__Exercise aim__
The records follow. Count the lines holding "FRAC" and give only the number.

==== Input for this task ====

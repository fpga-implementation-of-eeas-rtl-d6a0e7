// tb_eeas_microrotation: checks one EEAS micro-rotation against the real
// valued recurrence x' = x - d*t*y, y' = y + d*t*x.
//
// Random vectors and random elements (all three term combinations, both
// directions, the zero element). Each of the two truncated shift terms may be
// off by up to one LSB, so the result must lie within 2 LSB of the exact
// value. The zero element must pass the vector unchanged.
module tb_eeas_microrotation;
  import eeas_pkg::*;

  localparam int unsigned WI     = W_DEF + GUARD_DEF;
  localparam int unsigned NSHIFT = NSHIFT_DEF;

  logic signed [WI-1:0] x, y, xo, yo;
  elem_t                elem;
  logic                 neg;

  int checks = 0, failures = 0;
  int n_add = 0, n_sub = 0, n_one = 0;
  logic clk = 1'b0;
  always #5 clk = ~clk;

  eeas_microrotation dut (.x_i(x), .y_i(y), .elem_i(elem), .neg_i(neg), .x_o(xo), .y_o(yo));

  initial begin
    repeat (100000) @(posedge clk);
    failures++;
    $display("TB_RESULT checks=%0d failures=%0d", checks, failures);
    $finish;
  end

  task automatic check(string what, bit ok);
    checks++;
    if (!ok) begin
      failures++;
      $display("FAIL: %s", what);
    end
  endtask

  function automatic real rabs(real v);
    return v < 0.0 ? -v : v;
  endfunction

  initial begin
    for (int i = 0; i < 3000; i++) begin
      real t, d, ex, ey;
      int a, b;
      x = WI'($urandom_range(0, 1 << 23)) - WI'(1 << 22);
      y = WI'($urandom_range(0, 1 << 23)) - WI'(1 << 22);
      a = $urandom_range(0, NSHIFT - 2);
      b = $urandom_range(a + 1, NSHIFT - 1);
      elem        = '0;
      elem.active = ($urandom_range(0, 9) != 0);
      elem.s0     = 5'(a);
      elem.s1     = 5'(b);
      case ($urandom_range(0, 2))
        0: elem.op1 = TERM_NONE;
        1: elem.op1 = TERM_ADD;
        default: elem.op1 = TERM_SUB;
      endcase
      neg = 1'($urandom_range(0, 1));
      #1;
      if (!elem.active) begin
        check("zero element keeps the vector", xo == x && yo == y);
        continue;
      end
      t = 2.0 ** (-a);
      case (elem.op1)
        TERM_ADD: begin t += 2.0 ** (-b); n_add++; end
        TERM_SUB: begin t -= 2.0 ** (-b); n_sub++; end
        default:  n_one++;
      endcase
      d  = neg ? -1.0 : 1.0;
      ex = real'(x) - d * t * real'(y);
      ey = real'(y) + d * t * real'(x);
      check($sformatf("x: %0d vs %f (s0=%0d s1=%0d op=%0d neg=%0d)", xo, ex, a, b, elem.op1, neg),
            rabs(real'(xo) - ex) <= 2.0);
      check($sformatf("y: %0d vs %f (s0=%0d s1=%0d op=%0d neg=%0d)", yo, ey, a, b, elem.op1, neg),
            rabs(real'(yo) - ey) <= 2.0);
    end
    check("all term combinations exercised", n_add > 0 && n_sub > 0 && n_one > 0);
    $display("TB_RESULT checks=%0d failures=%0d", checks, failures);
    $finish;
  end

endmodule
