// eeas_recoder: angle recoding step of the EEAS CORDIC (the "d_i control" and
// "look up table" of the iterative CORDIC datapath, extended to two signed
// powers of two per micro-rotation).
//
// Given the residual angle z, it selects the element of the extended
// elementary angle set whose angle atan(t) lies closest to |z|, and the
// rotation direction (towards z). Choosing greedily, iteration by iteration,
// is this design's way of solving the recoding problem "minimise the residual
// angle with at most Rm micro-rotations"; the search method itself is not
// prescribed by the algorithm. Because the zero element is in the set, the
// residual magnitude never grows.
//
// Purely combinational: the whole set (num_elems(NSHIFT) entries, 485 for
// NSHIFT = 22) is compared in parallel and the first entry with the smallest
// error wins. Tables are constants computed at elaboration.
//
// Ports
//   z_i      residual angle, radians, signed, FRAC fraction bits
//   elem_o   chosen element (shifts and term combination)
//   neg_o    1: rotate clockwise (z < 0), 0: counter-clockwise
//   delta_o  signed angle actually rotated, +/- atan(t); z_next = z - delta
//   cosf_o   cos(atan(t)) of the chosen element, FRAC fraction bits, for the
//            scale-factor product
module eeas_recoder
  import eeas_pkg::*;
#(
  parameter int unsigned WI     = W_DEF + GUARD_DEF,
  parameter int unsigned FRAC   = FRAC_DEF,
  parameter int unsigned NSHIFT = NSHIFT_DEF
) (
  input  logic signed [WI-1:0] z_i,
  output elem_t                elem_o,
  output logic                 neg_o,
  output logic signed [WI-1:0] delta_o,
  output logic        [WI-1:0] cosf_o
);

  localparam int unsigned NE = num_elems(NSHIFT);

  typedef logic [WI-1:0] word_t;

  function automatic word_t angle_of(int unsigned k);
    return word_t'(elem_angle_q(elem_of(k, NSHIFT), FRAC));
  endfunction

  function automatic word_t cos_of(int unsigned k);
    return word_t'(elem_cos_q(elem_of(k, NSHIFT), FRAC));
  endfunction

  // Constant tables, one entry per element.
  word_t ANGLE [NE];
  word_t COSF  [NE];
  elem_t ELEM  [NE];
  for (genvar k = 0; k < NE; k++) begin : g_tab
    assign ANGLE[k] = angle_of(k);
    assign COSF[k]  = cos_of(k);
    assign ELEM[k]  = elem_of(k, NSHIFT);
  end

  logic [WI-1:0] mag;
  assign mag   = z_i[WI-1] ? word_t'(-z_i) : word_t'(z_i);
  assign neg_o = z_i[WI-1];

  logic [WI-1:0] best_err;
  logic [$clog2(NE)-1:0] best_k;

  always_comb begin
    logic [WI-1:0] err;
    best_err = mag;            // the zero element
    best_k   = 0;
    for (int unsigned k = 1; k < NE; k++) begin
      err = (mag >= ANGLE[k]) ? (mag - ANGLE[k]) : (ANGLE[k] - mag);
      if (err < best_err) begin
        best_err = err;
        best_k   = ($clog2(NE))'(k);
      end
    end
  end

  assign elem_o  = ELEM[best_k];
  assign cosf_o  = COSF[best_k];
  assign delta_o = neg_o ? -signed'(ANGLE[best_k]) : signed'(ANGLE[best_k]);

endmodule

====

__Result for this task__
5